GT’s report on the Company’s internal control over financial reporting stated that based on the effect of these material weaknesses on the achievement of the objectives of the control criteria, the Company had not maintained effective internal control over financial reporting as of March 31, 2007.
GT discussed these matters with the Audit Committee, and the Company has authorized GT to respond fully to the inquiries of its successor as the Company’s independent registered public accounting firm concerning the subject matter of these material weaknesses.
(iv) The Company has requested that GT furnish it with a letter addressed to the Securities and Exchange Commission stating whether or not GT agrees with the above statements.

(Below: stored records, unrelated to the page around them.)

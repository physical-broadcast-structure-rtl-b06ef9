// pbs_broadcast_sn -- one switch node (SN) of a PBS broadcast tree.
//
// The SN receives IN_W-bit flits from its parent into a receive buffer,
// moves each into a transmit buffer and sends it to its children as
// IN_W/OUT_W consecutive OUT_W-bit flits, low part first (on a fat link the
// flit narrows by r_m = 2 going down).  Every outgoing flit is copied to all
// ALPHA children at once: this copying is what makes the tree broadcast.
//
// There is a single input channel, so there is no contention and no flow
// control: the design keeps the bit rate of every level equal, so the
// transmit buffer is always free by the time the next flit has been
// received.  An assertion flags an overrun should parameters break that
// balance.
//
// Link timing: each outgoing flit is held OUT_CYC cycles on the link (the
// flit time of the level below) and in_valid/out_valid mark the single cycle
// in which a flit arrives at the far end.  One clock for all SNs is this
// design's choice, as in pbs_concentrate_sn.
//
// Latency: a flit received in cycle t is loaded into the transmit buffer in
// cycle t+1 and its first part arrives at the children in cycle
// t+1+OUT_CYC.
module pbs_broadcast_sn #(
  parameter int unsigned ALPHA   = 4,   // branching ratio
  parameter int unsigned IN_W    = 4,   // flit width on the link above
  parameter int unsigned OUT_W   = 4,   // flit width on the links below
  parameter int unsigned OUT_CYC = 1    // flit time of the links below, cycles
) (
  input  logic                        clk,
  input  logic                        rst,
  input  logic                        in_valid,
  input  logic [IN_W-1:0]             in_data,
  output logic [ALPHA-1:0]            out_valid,
  output logic [ALPHA-1:0][OUT_W-1:0] out_data
);
  import pbs_pkg::*;

  localparam int unsigned R  = IN_W / OUT_W;   // outgoing flits per incoming
  localparam int unsigned PW = clog2_min1(R);
  localparam int unsigned HW = clog2_min1(OUT_CYC);

  if (IN_W % OUT_W != 0 || R == 0) begin : g_bad_widths
    $error("pbs_broadcast_sn: OUT_W must divide IN_W");
  end

  logic [IN_W-1:0] rx_buf;
  logic            rx_full;
  logic [IN_W-1:0] tx_buf;
  logic            tx_full;
  logic [PW-1:0]   tx_part;    // part of tx_buf now on the link
  logic [HW-1:0]   tx_hold;    // cycles until that part arrives

  logic tx_arrive, tx_last, tx_free, rx_move;

  assign tx_arrive = tx_full && (tx_hold == '0);
  assign tx_last   = (tx_part == PW'(R - 1));
  assign tx_free   = !tx_full || (tx_arrive && tx_last);
  assign rx_move   = rx_full && tx_free;

  always_ff @(posedge clk) begin
    if (rst) begin
      rx_buf  <= '0;
      rx_full <= 1'b0;
      tx_buf  <= '0;
      tx_full <= 1'b0;
      tx_part <= '0;
      tx_hold <= '0;
    end else begin
      if (in_valid) begin
        rx_buf  <= in_data;
        rx_full <= 1'b1;
      end else if (rx_move) begin
        rx_full <= 1'b0;
      end

      if (rx_move) begin
        tx_buf  <= rx_buf;
        tx_full <= 1'b1;
        tx_part <= '0;
        tx_hold <= HW'(OUT_CYC - 1);
      end else if (tx_arrive) begin
        if (tx_last) begin
          tx_full <= 1'b0;
        end else begin
          tx_part <= tx_part + 1'b1;
          tx_hold <= HW'(OUT_CYC - 1);
        end
      end else if (tx_full) begin
        tx_hold <= tx_hold - 1'b1;
      end
    end
  end

  logic [OUT_W-1:0] part;
  assign part = OUT_W'(tx_buf >> (int'(tx_part) * OUT_W));

  always_comb begin
    for (int c = 0; c < ALPHA; c++) begin
      out_valid[c] = tx_arrive;
      out_data[c]  = part;
    end
  end

  // A flit may only arrive when the receive buffer is empty or emptying.
  a_no_overrun: assert property (@(posedge clk) disable iff (rst)
                                 in_valid |-> !rx_full || rx_move);

endmodule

A copy of such letter dated December 4, 2007 from GT is being filed as Exhibit 16.1 to this Form 8-K.
(v) On December 4, 2007, the Company engaged Ernst & Young LLP as its new independent registered public accounting firm for the fiscal year ended March 31, 2008. During the fiscal years ended March 31, 2006 and March 31, 2007 and through December 4, 2007, the Company did not consult with Ernst & Young LLP regarding either (1) the application of accounting principles to a specified transaction, either completed or proposed, or the type of audit opinion that might be rendered on the Company’s financial statements, or (2) any matter that was either the subject of a disagreement, as that term is defined in Item 304(a)(1)(iv) of Regulation S-K and the related instructions to Item 304 of Regulation S-K, or a reportable event, as that term is defined in Item 304(a)(1)(v) of Regulation S-K.
(vi) The decision to change independent registered public accounting firms was initiated and approved by the Audit Committee of the Company’s Board of Directors.

 


 

Item 9.01 Financial Statements and Exhibits.
(d) The following exhibit is filed with this Form 8-K pursuant to Item 4.01:
Exhibit No. — Description
16.1 — Letter of Grant Thornton LLP, dated December 4, 2007, regarding change in Certifying Accountant
SIGNATURES
Pursuant to the requirements of the Securities Exchange Act of 1934, the registrant has duly caused this report to be signed on its behalf by the undersigned hereunto duly authorized.
         
  MOTORCAR PARTS OF AMERICA, INC.

 
 
December 4, 2007  By:   /s/ Selwyn Joffe    
    Name:   Selwyn Joffe    
    Title:   Chief Executive Officer   
 

 


 

Exhibit Index
     
Exhibit No.   Description
 
16.1
  Letter of Grant Thornton LLP, dated December 4, 2007, regarding change in Certifying Accountant

 


 

Exhibit 16.1
December 4, 2007
U.S. Securities and Exchange Commission
Office of the Chief Accountant
100 F Street, NE
Washington, DC 20549
Re:       Motorcar Parts of America, Inc.
File No. 0-23538
Dear Sir or Madam:
We have read Item 4.01 of Form 8-K of Motorcar Parts of America, Inc. dated November 30, 2007, and agree with the statements concerning our Firm contained therein.